Lecture: Quantum Biology
The Copenhagen Bioscience Lectures are a series of open lectures for all researchers and other interested in and around the Copenhagen area. Every 4 weeks, on a Thursday evening, you are invited for lectures on themes with a general interest for the Novo Nordisk Foundation Research Centers and bioscience researchers in general. Often there will be a cross-disciplinary focus. The theme for the lecture on the 7th of November will be "Quantum biology" with speakers Heiner Linke and Ilia Solov’yov. We hope to see you there!Read more
TEASER FOR THE LECTURES
Engineering with molecular motors, Heiner Linke
Protein-based molecular motors are ubiquitous in biology where they play central roles in essentially all cellular processes. In this colloquium, I will present two major projects concerning the engineering of, and with, protein based molecular motors.

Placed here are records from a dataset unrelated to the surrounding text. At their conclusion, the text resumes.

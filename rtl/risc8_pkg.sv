// risc8_pkg: types and constants shared by the 8-bit RISC processor.
//
// The processor follows the MIPS organisation: 32-bit instruction words in
// R-type (opcode, rs, rt, rd, shamt, funct), I-type (opcode, rs, rt,
// immediate) and J-type (opcode, target) layouts, with an 8-bit datapath.
// Because data is 8 bits wide, the immediate operand is taken straight from
// instruction bits [7:0] and is not sign-extended.
//
// The nine control signals (RegDst, Jump, Branch, MemRead, MemtoReg, ALUOp,
// MemWrite, ALUSrc, RegWrite) are the ones the design names. The opcode and
// funct values, the ALU operation codes and the shifter and rotator functions
// are this design's own choice. Opcodes reuse the classic MIPS numbers; the
// shifter and rotator use free funct codes.
package risc8_pkg;

  localparam int INSTR_W = 32;
  localparam int REG_AW  = 5;

  // Primary opcodes, instruction bits [31:26].
  typedef enum logic [5:0] {
    OP_RTYPE = 6'h00,
    OP_J     = 6'h02,
    OP_BEQ   = 6'h04,
    OP_ADDI  = 6'h08,
    OP_LW    = 6'h23,
    OP_SW    = 6'h2B
  } opcode_e;

  // R-type function codes, instruction bits [5:0].
  localparam logic [5:0] F_SHL  = 6'h00;  // universal shifter: shift left by one
  localparam logic [5:0] F_LOAD = 6'h01;  // universal shifter: parallel load (copy)
  localparam logic [5:0] F_SHR  = 6'h02;  // universal shifter: shift right by one
  localparam logic [5:0] F_ROL  = 6'h04;  // barrel rotator: rotate left by shamt
  localparam logic [5:0] F_ROR  = 6'h06;  // barrel rotator: rotate right by shamt
  localparam logic [5:0] F_ADD  = 6'h20;
  localparam logic [5:0] F_SUB  = 6'h22;
  localparam logic [5:0] F_AND  = 6'h24;
  localparam logic [5:0] F_OR   = 6'h25;
  localparam logic [5:0] F_XOR  = 6'h26;
  localparam logic [5:0] F_NOR  = 6'h27;
  localparam logic [5:0] F_SLT  = 6'h2A;

  // ALUOp from the main decoder to the ALU-control decoder.
  typedef enum logic [1:0] {
    ALUOP_ADD   = 2'b00,   // loads, stores, addi: address / sum
    ALUOP_SUB   = 2'b01,   // beq: compare by subtraction
    ALUOP_FUNCT = 2'b10    // R-type: operation from the funct field
  } aluop_e;

  // Operation performed by the ALU.
  typedef enum logic [3:0] {
    ALU_AND = 4'b0000,
    ALU_OR  = 4'b0001,
    ALU_ADD = 4'b0010,
    ALU_XOR = 4'b0011,
    ALU_SUB = 4'b0110,
    ALU_SLT = 4'b0111,
    ALU_NOR = 4'b1100
  } alu_op_e;

  // Which execution unit produces the result.
  typedef enum logic [1:0] {
    EX_ALU   = 2'd0,
    EX_SHIFT = 2'd1,
    EX_ROT   = 2'd2
  } ex_sel_e;

  // Universal shifter control lines.
  typedef enum logic [1:0] {
    SH_LOAD  = 2'd0,
    SH_LEFT  = 2'd1,
    SH_RIGHT = 2'd2
  } shift_mode_e;

  // The nine control signals of the main decoder.
  // mem_to_reg = 1 selects the ALU/execute result, 0 the memory read data.
  typedef struct packed {
    logic   reg_dst;     // 1: write register is rd, 0: rt
    logic   jump;
    logic   branch;
    logic   mem_read;
    logic   mem_to_reg;
    aluop_e alu_op;
    logic   mem_write;
    logic   alu_src;     // 1: second operand is the immediate
    logic   reg_write;
  } ctrl_t;

  localparam ctrl_t CTRL_NOP = '{reg_dst: 1'b0, jump: 1'b0, branch: 1'b0,
                                 mem_read: 1'b0, mem_to_reg: 1'b0,
                                 alu_op: ALUOP_ADD, mem_write: 1'b0,
                                 alu_src: 1'b0, reg_write: 1'b0};

endpackage
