// alu: arithmetic logic unit.
//
// Operates on two W-bit operands (register A and register B) and performs
// the arithmetic or logic operation the ALU control selects: add, subtract,
// and, or, xor, nor and set-on-less-than (signed). Zero is high when the
// result is all zeros; a branch uses it after a subtraction. The operation
// list beyond "arithmetic or logic" is this design's choice.
//
// Interface: a, b, op in; y, zero out. Purely combinational.
module alu
  import risc8_pkg::*;
#(
  parameter int unsigned W = 8
) (
  input  logic [W-1:0] a,
  input  logic [W-1:0] b,
  input  alu_op_e      op,
  output logic [W-1:0] y,
  output logic         zero
);
  always_comb begin
    unique case (op)
      ALU_AND: y = a & b;
      ALU_OR:  y = a | b;
      ALU_ADD: y = a + b;
      ALU_XOR: y = a ^ b;
      ALU_SUB: y = a - b;
      ALU_SLT: y = W'($signed(a) < $signed(b));
      ALU_NOR: y = ~(a | b);
      default: y = a + b;
    endcase
  end

  assign zero = (y == '0);

endmodule
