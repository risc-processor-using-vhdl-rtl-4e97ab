// tb_alu: every ALU operation on corner and random operands, compared with
// results computed here from integer arithmetic; the zero flag is checked
// with each.
module tb_alu;
  import risc8_pkg::*;
  logic [7:0] a, b, y;
  alu_op_e op;
  logic zero;
  int checks = 0, failures = 0;

  alu dut (.a(a), .b(b), .op(op), .y(y), .zero(zero));

  initial begin
    #100000;
    failures++;
    $display("TB_RESULT checks=%0d failures=%0d", checks, failures);
    $finish;
  end

  function automatic logic [7:0] ref_y(input alu_op_e o, input int x, input int z);
    int sx, sz;
    sx = (x > 127) ? x - 256 : x;
    sz = (z > 127) ? z - 256 : z;
    case (o)
      ALU_AND: return 8'(x & z);
      ALU_OR:  return 8'(x | z);
      ALU_ADD: return 8'((x + z) % 256);
      ALU_XOR: return 8'(x ^ z);
      ALU_SUB: return 8'((x - z + 256) % 256);
      ALU_SLT: return (sx < sz) ? 8'd1 : 8'd0;
      ALU_NOR: return 8'(255 - (x | z));
      default: return 8'h00;
    endcase
  endfunction

  task automatic one(input alu_op_e o, input int x, input int z);
    logic [7:0] e;
    op = o; a = 8'(x); b = 8'(z); #1;
    e = ref_y(o, x, z);
    checks++;
    if (y !== e || zero !== (e == 0)) begin
      failures++;
      $display("op %s a=%0d b=%0d: got %0d/%b expected %0d", o.name(), x, z, y, zero, e);
    end
  endtask

  initial begin
    automatic alu_op_e ops [7] = '{ALU_AND, ALU_OR, ALU_ADD, ALU_XOR, ALU_SUB, ALU_SLT, ALU_NOR};
    automatic int corners [6] = '{0, 1, 127, 128, 200, 255};
    foreach (ops[i])
      foreach (corners[j])
        foreach (corners[k]) one(ops[i], corners[j], corners[k]);
    for (int n = 0; n < 3000; n++)
      one(ops[$urandom_range(6, 0)], int'($urandom_range(255, 0)), int'($urandom_range(255, 0)));
    $display("TB_RESULT checks=%0d failures=%0d", checks, failures);
    $finish;
  end
endmodule
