// alu_control: second instruction decoder, steering the execute units.
//
// From ALUOp (main decoder) and the funct field it chooses which execute unit
// produces the result (ALU, universal shifter or barrel rotator) and sends
// each its control lines: the ALU operation, the shifter mode, the rotate
// direction. ALUOp 00 adds and 01 subtracts whatever the funct field holds;
// ALUOp 10 decodes funct. The mapping of funct codes is this design's own.
// An unknown funct makes the ALU add.
//
// Interface: alu_op, funct in; alu_ctrl, ex_sel, shift_mode, rot_left out.
// Purely combinational.
module alu_control
  import risc8_pkg::*;
(
  input  aluop_e      alu_op,
  input  logic [5:0]  funct,
  output alu_op_e     alu_ctrl,
  output ex_sel_e     ex_sel,
  output shift_mode_e shift_mode,
  output logic        rot_left
);
  always_comb begin
    alu_ctrl   = ALU_ADD;
    ex_sel     = EX_ALU;
    shift_mode = SH_LOAD;
    rot_left   = 1'b0;
    case (alu_op)
      ALUOP_ADD: alu_ctrl = ALU_ADD;
      ALUOP_SUB: alu_ctrl = ALU_SUB;
      ALUOP_FUNCT: begin
        case (funct)
          F_ADD:  alu_ctrl = ALU_ADD;
          F_SUB:  alu_ctrl = ALU_SUB;
          F_AND:  alu_ctrl = ALU_AND;
          F_OR:   alu_ctrl = ALU_OR;
          F_XOR:  alu_ctrl = ALU_XOR;
          F_NOR:  alu_ctrl = ALU_NOR;
          F_SLT:  alu_ctrl = ALU_SLT;
          F_SHL:  begin ex_sel = EX_SHIFT; shift_mode = SH_LEFT;  end
          F_SHR:  begin ex_sel = EX_SHIFT; shift_mode = SH_RIGHT; end
          F_LOAD: begin ex_sel = EX_SHIFT; shift_mode = SH_LOAD;  end
          F_ROL:  begin ex_sel = EX_ROT;   rot_left   = 1'b1;     end
          F_ROR:  begin ex_sel = EX_ROT;   rot_left   = 1'b0;     end
          default: alu_ctrl = ALU_ADD;
        endcase
      end
      default: alu_ctrl = ALU_ADD;
    endcase
  end

endmodule
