// tb_alu_control: every ALUOp with every funct code, against the expected
// unit selection and control lines listed here.
module tb_alu_control;
  import risc8_pkg::*;
  aluop_e alu_op;
  logic [5:0] funct;
  alu_op_e alu_ctrl;
  ex_sel_e ex_sel;
  shift_mode_e shift_mode;
  logic rot_left;
  int checks = 0, failures = 0;

  alu_control dut (.alu_op(alu_op), .funct(funct), .alu_ctrl(alu_ctrl), .ex_sel(ex_sel),
                   .shift_mode(shift_mode), .rot_left(rot_left));

  initial begin
    #100000;
    failures++;
    $display("TB_RESULT checks=%0d failures=%0d", checks, failures);
    $finish;
  end

  task automatic chk(input int op, input int f, input alu_op_e ea, input ex_sel_e es,
                     input shift_mode_e em, input logic er);
    checks++;
    if (alu_ctrl !== ea || ex_sel !== es || (es == EX_SHIFT && shift_mode !== em) ||
        (es == EX_ROT && rot_left !== er)) begin
      failures++;
      $display("aluop %0d funct %h: got %s %s %s %b", op, f, alu_ctrl.name(), ex_sel.name(),
               shift_mode.name(), rot_left);
    end
  endtask

  initial begin
    for (int f = 0; f < 64; f++) begin
      funct = 6'(f);
      alu_op = ALUOP_ADD; #1; chk(0, f, ALU_ADD, EX_ALU, SH_LOAD, 1'b0);
      alu_op = ALUOP_SUB; #1; chk(1, f, ALU_SUB, EX_ALU, SH_LOAD, 1'b0);
      alu_op = ALUOP_FUNCT; #1;
      case (f)
        'h20: chk(2, f, ALU_ADD, EX_ALU, SH_LOAD, 1'b0);
        'h22: chk(2, f, ALU_SUB, EX_ALU, SH_LOAD, 1'b0);
        'h24: chk(2, f, ALU_AND, EX_ALU, SH_LOAD, 1'b0);
        'h25: chk(2, f, ALU_OR,  EX_ALU, SH_LOAD, 1'b0);
        'h26: chk(2, f, ALU_XOR, EX_ALU, SH_LOAD, 1'b0);
        'h27: chk(2, f, ALU_NOR, EX_ALU, SH_LOAD, 1'b0);
        'h2A: chk(2, f, ALU_SLT, EX_ALU, SH_LOAD, 1'b0);
        'h00: chk(2, f, ALU_ADD, EX_SHIFT, SH_LEFT, 1'b0);
        'h01: chk(2, f, ALU_ADD, EX_SHIFT, SH_LOAD, 1'b0);
        'h02: chk(2, f, ALU_ADD, EX_SHIFT, SH_RIGHT, 1'b0);
        'h04: chk(2, f, ALU_ADD, EX_ROT, SH_LOAD, 1'b1);
        'h06: chk(2, f, ALU_ADD, EX_ROT, SH_LOAD, 1'b0);
        default: chk(2, f, ALU_ADD, EX_ALU, SH_LOAD, 1'b0);
      endcase
    end
    $display("TB_RESULT checks=%0d failures=%0d", checks, failures);
    $finish;
  end
endmodule
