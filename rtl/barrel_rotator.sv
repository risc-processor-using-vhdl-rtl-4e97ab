// barrel_rotator: rotates a W-bit word by N places in one step.
//
// The input comes from source register A; N comes from the instruction
// (the shamt field) and the direction from the decoder. A log2(W)-stage
// barrel network rotates by 1, 2, 4, ... places per stage. The rotate by N
// follows the design; the direction control and taking N from shamt are this
// design's choices.
//
// Interface: a, amount, left in; y out. Purely combinational.
module barrel_rotator #(
  parameter int unsigned W  = 8,
  localparam int unsigned SW = $clog2(W)
) (
  input  logic [W-1:0]  a,
  input  logic [SW-1:0] amount,
  input  logic          left,
  output logic [W-1:0]  y
);
  logic [W-1:0] stage [SW+1];

  // A right rotation by N is a left rotation by W-N.
  logic [SW-1:0] lamt;
  assign lamt = left ? amount : SW'(W - int'(amount));

  assign stage[0] = a;
  for (genvar s = 0; s < SW; s++) begin : g_stage
    localparam int unsigned D = 2 ** s;
    assign stage[s+1] = lamt[s] ? {stage[s][W-1-D:0], stage[s][W-1:W-D]} : stage[s];
  end

  assign y = stage[SW];

endmodule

First, I will report the status of an international effort to create an artificial, protein-based motor. Using the same material system (proteins) as biology is a high-risk, high gain effort. On the one hand, due to its complexity, it is still very difficult to design a protein with specific functions from the bottom up. On the other hand, the exquisite variety and performance (e.g. an almost ideal energy efficiency) of biological motors shows that a high degree of engineering excellence can be achieved in principle. I will report on the design and construction of “Tumbleweed”, a protein assembly designed to move along a DNA track, powered by externally controlled changes in ligand concentrations that control binding and unbinding between Tumbleweed and track.
Second, I will describe a major EU project, Bio4Comp, to use biological molecular motors to build a highly energy efficient, parallel computer. Electronic computers are extremely powerful at performing a high number of operations at very high speeds, sequentially. However, they struggle with combinatorial tasks that can be solved faster if many operations are performed in parallel. We have presented proof-of-concept of a molecular-motor based parallel computer by solving the specific instance of a classical nondeterministic-polynomial-time complete (“NP-complete”) problem, the subset sum problem. The computer consists of a specifically designed, nanostructured network explored by a large number of molecular-motor-driven, protein filaments. This system is highly energy efficient, thus avoiding the heating issues limiting electronic computers. I will discuss which other problems we can solve, the technical advances necessary to solve larger combinatorial problems than existing computation devices, as well as the relation to quantum computation.
Nicolau, D. V et al. (2016). Parallel computation with molecular-motor-propelled agents in nanofabricated networks. PNAS, 1132591–2596 (2016).
From birds to molecules and beyond: the dawn of quantum biology, Ilia A. Solov’yov
Clearly, the laws of physics hold and are exploited in living organisms. Speaking as a physicist, most biological characteristics stem from the laws of classical physics that students learn in their first year. However, crucial characteristics in organisms are governed by quantum physics. The latter characteristics are those in which biological processes involve the jumps of electrons from one state to another: electrons are exemplary quantum particles. The quantum behavior of electrons cover all chemical transformations, for example in case of formation or breaking of chemical bonds, but it arises also in optical transitions induced through light absorption by biomolecules.
In this talk I will discuss a fascinating example of quantum behavior in biology as it comes about in animal navigation. In the case of animal navigation, quantum effects apparently bring about a magnetic compass that can sense the geomagnetic field through its interactions of biomolecules despite the fact the interaction energy amounts to only a tiny fraction of thermal energy present at body temperature. Magnetoreception case study will then be used to define the emerging interdisciplinary field of quantum biology.